→ **Action item**: Print the records exactly. Every mark must remain.

========================================================================

// tb_feature_unit: streams random planes (32 x 8, and 16 x 4 in the third octave) into the
// feature unit the way the frame buffer reads them, one 20-pixel string every 16 cycles down
// each strip, and checks every dx, dy and flags byte against the reference arithmetic,
// including the border rules, the rotated gradient in the first octave and the latency of
// 17 cycles from string to result.
module tb_feature_unit;
  import fd_pkg::*;
  import tb_ref_pkg::*;
  localparam int PC = 32, PR = 8;
  logic clk = 1'b0, rst_n = 1'b0;
  logic str_valid = 1'b0;
  str_tag_t str_tag = '0;
  wdat_t str_data [WIN_W];
  logic signed [HESSIAN_W-1:0] thr_hessian;
  logic signed [HARRIS_W-1:0] thr_corner, thr_edge;
  logic res_valid;
  str_tag_t res_tag;
  logic [7:0] dx8 [STR_W], dy8 [STR_W], flags [STR_W];
  int checks = 0, failures = 0;
  int img [PR][PC];
  int pw, ph;
  int n_corner = 0, n_edge = 0, n_hess = 0, n_results = 0;
  longint t_q [$];

  feature_unit #(.PLANE_COLS(PC), .PLANE_ROWS(PR)) dut (.*);
  always #5 clk = ~clk;

  initial begin
    repeat (200000) @(posedge clk);
    failures++;
    $display("TB_RESULT checks=%0d failures=%0d", checks, failures);
    $finish;
  end

  function automatic int at(int r, int c);
    if (r < 0 || c < 0 || r >= ph || c >= pw) return 0;
    return img[r][c];
  endfunction

  function automatic nb3_t nb(int r, int c);
    nb3_t n;
    for (int a = 0; a < 3; a++)
      for (int b = 0; b < 3; b++) n[a][b] = at(r - 1 + a, c - 1 + b);
    return n;
  endfunction

  task automatic check_row(input str_tag_t tag);
    bit rot;
    rot = (tag.octave == 0);
    for (int c = 0; c < int'(STR_W); c++) begin
      int col, rc, dx, dy;
      bit vg, vh, hf;
      logic [1:0] hc;
      nb3_t gx, gy;
      col = int'(tag.strip) * 16 + c;
      rc = int'(tag.row);
      vg = rc >= 1 && rc + 2 <= ph && col >= 1 && col + 2 <= pw;
      vh = rc >= 2 && rc + 3 <= ph && col >= 2 && col + 3 <= pw;
      grad(nb(rc, col), rot, dx, dy);
      for (int a = 0; a < 3; a++)
        for (int b = 0; b < 3; b++) begin
          int ex, ey;
          grad(nb(rc - 1 + a, col - 1 + b), rot, ex, ey);
          gx[a][b] = ex; gy[a][b] = ey;
        end
      hf = vg && (hess_det(nb(rc, col), rot) > longint'(thr_hessian));
      hc = vh ? harris_cls(harris_resp(gx, gy), thr_corner, thr_edge) : 2'b10;
      checks += 3;
      if (dx8[c] != (vg ? sat8(dx) : 8'h00)) begin failures++; $display("FAIL dx row %0d col %0d", rc, col); end
      if (dy8[c] != (vg ? sat8(dy) : 8'h00)) begin failures++; $display("FAIL dy row %0d col %0d", rc, col); end
      if (flags[c] != {vh, vg, 3'b000, hf, hc}) begin
        failures++; $display("FAIL flags row %0d col %0d: %b vs %b", rc, col, flags[c], {vh, vg, 3'b000, hf, hc});
      end
      if (vh && hc == 2'b00) n_corner++;
      if (vh && hc == 2'b01) n_edge++;
      if (hf) n_hess++;
    end
  endtask

  always @(posedge clk) begin
    if (str_valid && str_tag.row >= 2) t_q.push_back($time);
    if (res_valid) begin
      longint t0;
      n_results++;
      checks++;
      t0 = (t_q.size() > 0) ? t_q.pop_front() : 0;
      if ($time - t0 != 170) begin failures++; $display("FAIL latency %0d", $time - t0); end
      check_row(res_tag);
    end
  end

  initial begin
    thr_hessian = 30'sd5000;
    thr_corner  = 48'sd2000000;
    thr_edge    = 48'sd2000000;
    repeat (2) @(posedge clk);
    @(negedge clk) rst_n = 1'b1;
    for (int oct = 0; oct < 3; oct++) begin
      pw = (oct == 2) ? PC / 2 : PC;
      ph = (oct == 2) ? PR / 2 : PR;
      // a smooth image with a bright square and random noise
      for (int r = 0; r < PR; r++)
        for (int c = 0; c < PC; c++)
          img[r][c] = ((r >= 2 && r < 5 && c >= 6 && c < 12) ? 200 : 40) + int'($urandom % 16)
                      - ((oct == 1) ? 128 : 0);
      for (int s = 0; s < (pw + 15) / 16; s++)
        for (int r = 0; r < ph; r++) begin
          @(negedge clk);
          str_valid = 1'b1;
          str_tag = '0;
          str_tag.octave = 2'(oct);
          str_tag.row = 8'(r);
          str_tag.strip = 4'(s);
          for (int i = 0; i < int'(WIN_W); i++) str_data[i] = WD_W'(at(r, s * 16 - 2 + i));
          @(negedge clk) str_valid = 1'b0;
          repeat (14) @(negedge clk);
        end
      repeat (30) @(negedge clk);
    end
    checks++;
    if (n_results != 2 * (PR - 2) * 2 + 1 * (PR / 2 - 2)) begin failures++; $display("FAIL result count %0d", n_results); end
    checks++;
    if (n_corner == 0 || n_edge == 0 || n_hess == 0) begin
      failures++; $display("FAIL classes not all seen: corner %0d edge %0d hessian %0d", n_corner, n_edge, n_hess);
    end
    $display("TB_RESULT checks=%0d failures=%0d", checks, failures);
    $finish;
  end
endmodule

========================================================================

→ **Your solution**:
// tb_feature_unit: streams random planes (32 x 8, and 16 x 4 in the third octave) into the
// feature unit the way the frame buffer reads them, one 20-pixel string every 16 cycles down
// each strip, and checks every dx, dy and flags byte against the reference arithmetic,
// including the border rules, the rotated gradient in the first octave and the latency of
// 17 cycles from string to result.
module tb_feature_unit;
  import fd_pkg::*;
  import tb_ref_pkg::*;
  localparam int PC = 32, PR = 8;
  logic clk = 1'b0, rst_n = 1'b0;
  logic str_valid = 1'b0;
  str_tag_t str_tag = '0;
  wdat_t str_data [WIN_W];
  logic signed [HESSIAN_W-1:0] thr_hessian;
  logic signed [HARRIS_W-1:0] thr_corner, thr_edge;
  logic res_valid;
  str_tag_t res_tag;
  logic [7:0] dx8 [STR_W], dy8 [STR_W], flags [STR_W];
  int checks = 0, failures = 0;
  int img [PR][PC];
  int pw, ph;
  int n_corner = 0, n_edge = 0, n_hess = 0, n_results = 0;
  longint t_q [$];

  feature_unit #(.PLANE_COLS(PC), .PLANE_ROWS(PR)) dut (.*);
  always #5 clk = ~clk;

  initial begin
    repeat (200000) @(posedge clk);
    failures++;
    $display("TB_RESULT checks=%0d failures=%0d", checks, failures);
    $finish;
  end

  function automatic int at(int r, int c);
    if (r < 0 || c < 0 || r >= ph || c >= pw) return 0;
    return img[r][c];
  endfunction

  function automatic nb3_t nb(int r, int c);
    nb3_t n;
    for (int a = 0; a < 3; a++)
      for (int b = 0; b < 3; b++) n[a][b] = at(r - 1 + a, c - 1 + b);
    return n;
  endfunction

  task automatic check_row(input str_tag_t tag);
    bit rot;
    rot = (tag.octave == 0);
    for (int c = 0; c < int'(STR_W); c++) begin
      int col, rc, dx, dy;
      bit vg, vh, hf;
      logic [1:0] hc;
      nb3_t gx, gy;
      col = int'(tag.strip) * 16 + c;
      rc = int'(tag.row);
      vg = rc >= 1 && rc + 2 <= ph && col >= 1 && col + 2 <= pw;
      vh = rc >= 2 && rc + 3 <= ph && col >= 2 && col + 3 <= pw;
      grad(nb(rc, col), rot, dx, dy);
      for (int a = 0; a < 3; a++)
        for (int b = 0; b < 3; b++) begin
          int ex, ey;
          grad(nb(rc - 1 + a, col - 1 + b), rot, ex, ey);
          gx[a][b] = ex; gy[a][b] = ey;
        end
      hf = vg && (hess_det(nb(rc, col), rot) > longint'(thr_hessian));
      hc = vh ? harris_cls(harris_resp(gx, gy), thr_corner, thr_edge) : 2'b10;
      checks += 3;
      if (dx8[c] != (vg ? sat8(dx) : 8'h00)) begin failures++; $display("FAIL dx row %0d col %0d", rc, col); end
      if (dy8[c] != (vg ? sat8(dy) : 8'h00)) begin failures++; $display("FAIL dy row %0d col %0d", rc, col); end
      if (flags[c] != {vh, vg, 3'b000, hf, hc}) begin
        failures++; $display("FAIL flags row %0d col %0d: %b vs %b", rc, col, flags[c], {vh, vg, 3'b000, hf, hc});
      end
      if (vh && hc == 2'b00) n_corner++;
      if (vh && hc == 2'b01) n_edge++;
      if (hf) n_hess++;
    end
  endtask

  always @(posedge clk) begin
    if (str_valid && str_tag.row >= 2) t_q.push_back($time);
    if (res_valid) begin
      longint t0;
      n_results++;
      checks++;
      t0 = (t_q.size() > 0) ? t_q.pop_front() : 0;
      if ($time - t0 != 170) begin failures++; $display("FAIL latency %0d", $time - t0); end
      check_row(res_tag);
    end
  end

  initial begin
    thr_hessian = 30'sd5000;
    thr_corner  = 48'sd2000000;
    thr_edge    = 48'sd2000000;
    repeat (2) @(posedge clk);
    @(negedge clk) rst_n = 1'b1;
    for (int oct = 0; oct < 3; oct++) begin
      pw = (oct == 2) ? PC / 2 : PC;
      ph = (oct == 2) ? PR / 2 : PR;
      // a smooth image with a bright square and random noise
      for (int r = 0; r < PR; r++)
        for (int c = 0; c < PC; c++)
          img[r][c] = ((r >= 2 && r < 5 && c >= 6 && c < 12) ? 200 : 40) + int'($urandom % 16)
                      - ((oct == 1) ? 128 : 0);
      for (int s = 0; s < (pw + 15) / 16; s++)
        for (int r = 0; r < ph; r++) begin
          @(negedge clk);
          str_valid = 1'b1;
          str_tag = '0;
          str_tag.octave = 2'(oct);
          str_tag.row = 8'(r);
          str_tag.strip = 4'(s);
          for (int i = 0; i < int'(WIN_W); i++) str_data[i] = WD_W'(at(r, s * 16 - 2 + i));
          @(negedge clk) str_valid = 1'b0;
          repeat (14) @(negedge clk);
        end
      repeat (30) @(negedge clk);
    end
    checks++;
    if (n_results != 2 * (PR - 2) * 2 + 1 * (PR / 2 - 2)) begin failures++; $display("FAIL result count %0d", n_results); end
    checks++;
    if (n_corner == 0 || n_edge == 0 || n_hess == 0) begin
      failures++; $display("FAIL classes not all seen: corner %0d edge %0d hessian %0d", n_corner, n_edge, n_hess);
    end
    $display("TB_RESULT checks=%0d failures=%0d", checks, failures);
    $finish;
  end
endmodule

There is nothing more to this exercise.